FIG. 3 is a schematic view of a mixing chamber with the two ducts supplying air to the mixing chamber and with the duct removing air from the mixing chamber, with control of the flap leaves according to the disclosure for the situation in which only some of the air from the second duct supplying air to the mixing chamber is supplied to the mixing chamber, and the air from the first and second ducts is intended to be thoroughly mixed in the mixing chamber;

FIG. 4 is a schematic view of a mixing chamber with the two ducts supplying air to the mixing chamber and with the duct removing air from the mixing chamber, with control of the flap leaves according to the disclosure for the situation in which only some of the air from the first and second ducts supplying air to the mixing chamber is supplied to the mixing chamber, and the air from the first and second ducts is intended to be thoroughly mixed in the mixing chamber;

FIG. 5 is a schematic view of a mixing chamber with two ducts supplying air to a mixing chamber and with a duct removing air from the mixing chamber, with control of the flap leaves according to the disclosure for the situation in which no air is supplied to the mixing chamber from the first supplying duct;

FIG. 6 is a schematic view of a mixing chamber with the two ducts supplying air to the mixing chamber and with the duct removing air from the mixing chamber, with control of the flap leaves according to the disclosure for the situation in which only some of the air from the first and second ducts supplying air to the mixing chamber is supplied to the mixing chamber, and there is intended to be little flow resistance for the air supplying the mixing chamber and therefore a saving on energy;

FIG. 7 is a schematic view of a mixing chamber with the two ducts supplying air to the mixing chamber and with the duct removing air from the mixing chamber, with control of the flap leaves according to the disclosure for the situation in which only some of the air from the first and second ducts supplying air to the mixing chamber is supplied to the mixing chamber, and the air from the first and second ducts is intended to be thoroughly mixed in the mixing chamber, wherein the supplying ducts are arranged opposite one another;

FIG. 8 is a schematic view of a mixing chamber with the two ducts supplying air to the mixing chamber and with the duct removing air from the mixing chamber, with control of the flap leaves according to the disclosure for the situation in which only some of the air from the first and second ducts supplying air to the mixing chamber is supplied to the mixing chamber, and there is intended to be little flow resistance for the air supplying the mixing chamber and therefore a saving on energy, wherein the supplying ducts are arranged opposite one another.

DETAILED DESCRIPTION

FIG. 1 illustrates a schematic view of a mixing chamber 10 of a ventilation system with two ducts 12 and 14 supplying air to the mixing chamber 10 and a duct 16 removing air from the mixing chamber 10, according to the prior art.
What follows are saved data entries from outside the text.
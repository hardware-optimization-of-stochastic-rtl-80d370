// sc_pow8: eighth power unit, y = x^8 = ((x^2)^2)^2.
//
// Three squarers in series, each with its own SN duplicator (DUP1 on x, DUP2 on
// z = x^2, DUP3 on w = x^4). With a plain one-bit delay as duplicator this circuit
// would compute x^4 only, because the re-convergent paths reuse the same bits; the
// randomized duplicators (FSR, RRR, 2^n RRR) move it towards x^8. Structure from
// the document; duplicator kind and size are parameters.
//
// Interface: x in, y out, zero cycles of latency; state advances with en=1.
module sc_pow8 #(
  parameter int unsigned LFSR_W = 8,
  parameter sc_pkg::dup_kind_e DUP_KIND = sc_pkg::DUP_NRRR,
  parameter int unsigned DUP_LOG = 1,
  parameter int unsigned SEED_BASE = 2
) (
  input  logic clk,
  input  logic rst_n,
  input  logic en,
  input  logic x,
  output logic y
);
  logic z, w;

  sc_squarer #(.LFSR_W(LFSR_W), .DUP_KIND(DUP_KIND), .DUP_LOG(DUP_LOG),
               .SEED_BASE(SEED_BASE * 3 + 0)) u_sq1 (.clk, .rst_n, .en, .x(x), .y(z));
  sc_squarer #(.LFSR_W(LFSR_W), .DUP_KIND(DUP_KIND), .DUP_LOG(DUP_LOG),
               .SEED_BASE(SEED_BASE * 3 + 1)) u_sq2 (.clk, .rst_n, .en, .x(z), .y(w));
  sc_squarer #(.LFSR_W(LFSR_W), .DUP_KIND(DUP_KIND), .DUP_LOG(DUP_LOG),
               .SEED_BASE(SEED_BASE * 3 + 2)) u_sq3 (.clk, .rst_n, .en, .x(w), .y(y));
endmodule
The first air-supplying duct 12 is arranged at a right angle in relation to the second air-supplying duct 14. The removing duct 16 is arranged opposite the second supplying duct 14. The mixing chamber 10 is located inbetween. The inlet 12a, 14a of each supplying duct 12, 14 has a respective supply air flap 18, 20. Each supply air flap 18, 20 is provided with a plurality of flap leaves 22 and 24 intercoupled via a gearing. The flap leaves 22, 24 are intercoupled in such a manner that they each take up identical opening angles in a supply air flap 18, 20. However, as illustrated in FIG. 1, said flap leaves can be oriented in an opposed manner adjacent to one another, but can have an identical opening angle.
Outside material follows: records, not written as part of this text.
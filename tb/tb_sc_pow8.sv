// tb_sc_pow8: eighth power unit x^8 = ((x^2)^2)^2 with five duplicator choices,
// all fed the same Bernoulli input stream (drawn with $urandom) for LEN bits:
//   1RRR (one-bit delay): the re-convergent paths collapse and the unit computes
//        x^4 exactly in expectation (document Eq. 2.9) - checked to within 0.02;
//   FSR, RRR, 2^1 RRR, 8RRR: the randomized duplicators must move the result from
//        x^4 towards x^8 (closer to x^8 than x^4 is), for x = 0.5, 0.7, 0.9;
//   FSR must match the document's analysis 3/8x^6 + 3/8x^5 + 1/4x^4 (Eq. 2.13)
//        within 0.025, RRR and 2^1 RRR the analysis 16/105x^8 + 2/15x^7 +
//        13/35x^6 + 1/5x^5 + 1/7x^4 (Eq. 2.18) within 0.02;
//   8RRR must be closer to x^8 than 2^1 RRR (more register units, fewer equal
//        path delays).
// The 12-bit LFSRs used here make the random streams longer than the test.
module tb_sc_pow8;
  localparam int LEN = 16000;
  logic clk = 0, rst_n = 0, en = 0, x = 0;
  logic [4:0] y;
  int checks = 0, failures = 0;

  sc_pow8 #(.LFSR_W(12), .DUP_KIND(sc_pkg::DUP_NRRR), .DUP_LOG(0), .SEED_BASE(1))
    d1  (.clk, .rst_n, .en, .x, .y(y[0]));
  sc_pow8 #(.LFSR_W(12), .DUP_KIND(sc_pkg::DUP_FSR), .SEED_BASE(2))
    dfs (.clk, .rst_n, .en, .x, .y(y[1]));
  sc_pow8 #(.LFSR_W(12), .DUP_KIND(sc_pkg::DUP_RRR), .SEED_BASE(3))
    drr (.clk, .rst_n, .en, .x, .y(y[2]));
  sc_pow8 #(.LFSR_W(12), .DUP_KIND(sc_pkg::DUP_NRRR), .DUP_LOG(1), .SEED_BASE(4))
    d2  (.clk, .rst_n, .en, .x, .y(y[3]));
  sc_pow8 #(.LFSR_W(12), .DUP_KIND(sc_pkg::DUP_NRRR), .DUP_LOG(3), .SEED_BASE(5))
    d8  (.clk, .rst_n, .en, .x, .y(y[4]));

  always #5 clk = ~clk;

  task automatic check(input bit ok, input string msg);
    checks++;
    if (!ok) begin failures++; $display("FAIL: %s", msg); end
  endtask

  function automatic real absr(input real v);
    return v < 0.0 ? -v : v;
  endfunction

  initial begin
    #10000000 failures++;
    $display("TB_RESULT checks=%0d failures=%0d", checks, failures);
    $finish;
  end

  initial begin
    automatic real ps [3] = '{0.5, 0.7, 0.9};
    automatic string nm [5] = '{"1RRR", "FSR", "RRR", "2RRR", "8RRR"};
    int nx, ny [5], thr;
    real v, vy [5], p4, p8, e213, e218;
    foreach (ps[k]) begin
      rst_n = 0; en = 0;
      repeat (2) @(negedge clk);
      rst_n = 1; en = 1;
      nx = 0; ny = '{default: 0};
      thr = int'(ps[k] * 65536.0);
      for (int i = 0; i < LEN; i++) begin
        x = ($urandom_range(0, 65535) < thr);
        #1;
        nx += int'(x);
        for (int d = 0; d < 5; d++) ny[d] += int'(y[d]);
        @(negedge clk);
      end
      v = real'(nx) / LEN;
      p4 = v**4; p8 = v**8;
      e213 = 0.375 * v**6 + 0.375 * v**5 + 0.25 * v**4;
      e218 = 16.0/105.0 * v**8 + 2.0/15.0 * v**7 + 13.0/35.0 * v**6 + 0.2 * v**5 + v**4 / 7.0;
      for (int d = 0; d < 5; d++) vy[d] = real'(ny[d]) / LEN;
      $display("x=%0.3f x^4=%0.4f x^8=%0.4f | 1RRR %0.4f FSR %0.4f (Eq2.13 %0.4f) RRR %0.4f 2RRR %0.4f (Eq2.18 %0.4f) 8RRR %0.4f",
               v, p4, p8, vy[0], vy[1], e213, vy[2], vy[3], e218, vy[4]);
      check(absr(vy[0] - p4) < 0.02, $sformatf("1RRR gives x^4: %0.4f vs %0.4f", vy[0], p4));
      for (int d = 1; d < 5; d++)
        check(absr(vy[d] - p8) < (p4 - p8) * 0.9,
              $sformatf("%s at x=%0.3f: %0.4f not closer to x^8=%0.4f", nm[d], v, vy[d], p8));
      check(absr(vy[1] - e213) < 0.025, $sformatf("FSR vs Eq. 2.13: %0.4f vs %0.4f", vy[1], e213));
      check(absr(vy[2] - e218) < 0.02, $sformatf("RRR vs Eq. 2.18: %0.4f vs %0.4f", vy[2], e218));
      check(absr(vy[3] - e218) < 0.02, $sformatf("2RRR vs Eq. 2.18: %0.4f vs %0.4f", vy[3], e218));
      check(absr(vy[4] - p8) < absr(vy[3] - p8), "8RRR closer to x^8 than 2RRR");
    end
    $display("TB_RESULT checks=%0d failures=%0d", checks, failures);
    $finish;
  end
endmodule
In the exemplary embodiment according to FIG. 1, the flap leaves 22 of the supply air flap 18 and also the flap leaves 24 of the supply air flap 20 have an opening angle of 45.degree.. A 50:50 mixing of the air supplied from the first supply air duct 12 with the air from the second supply air duct 14 arises in the mixing chamber 10. A fan (not illustrated here) is connected downstream of the mixing chamber 10, the fan generating a negative pressure in the mixing chamber 10 and also in the supplying ducts 12 and 14 and removing the supplied air via the removing duct 16.

Fans can also be installed in the supplying ducts 12, 14, said fans pressing the supplied air into the mixing chamber 10 and out of the latter again into the removing duct 16.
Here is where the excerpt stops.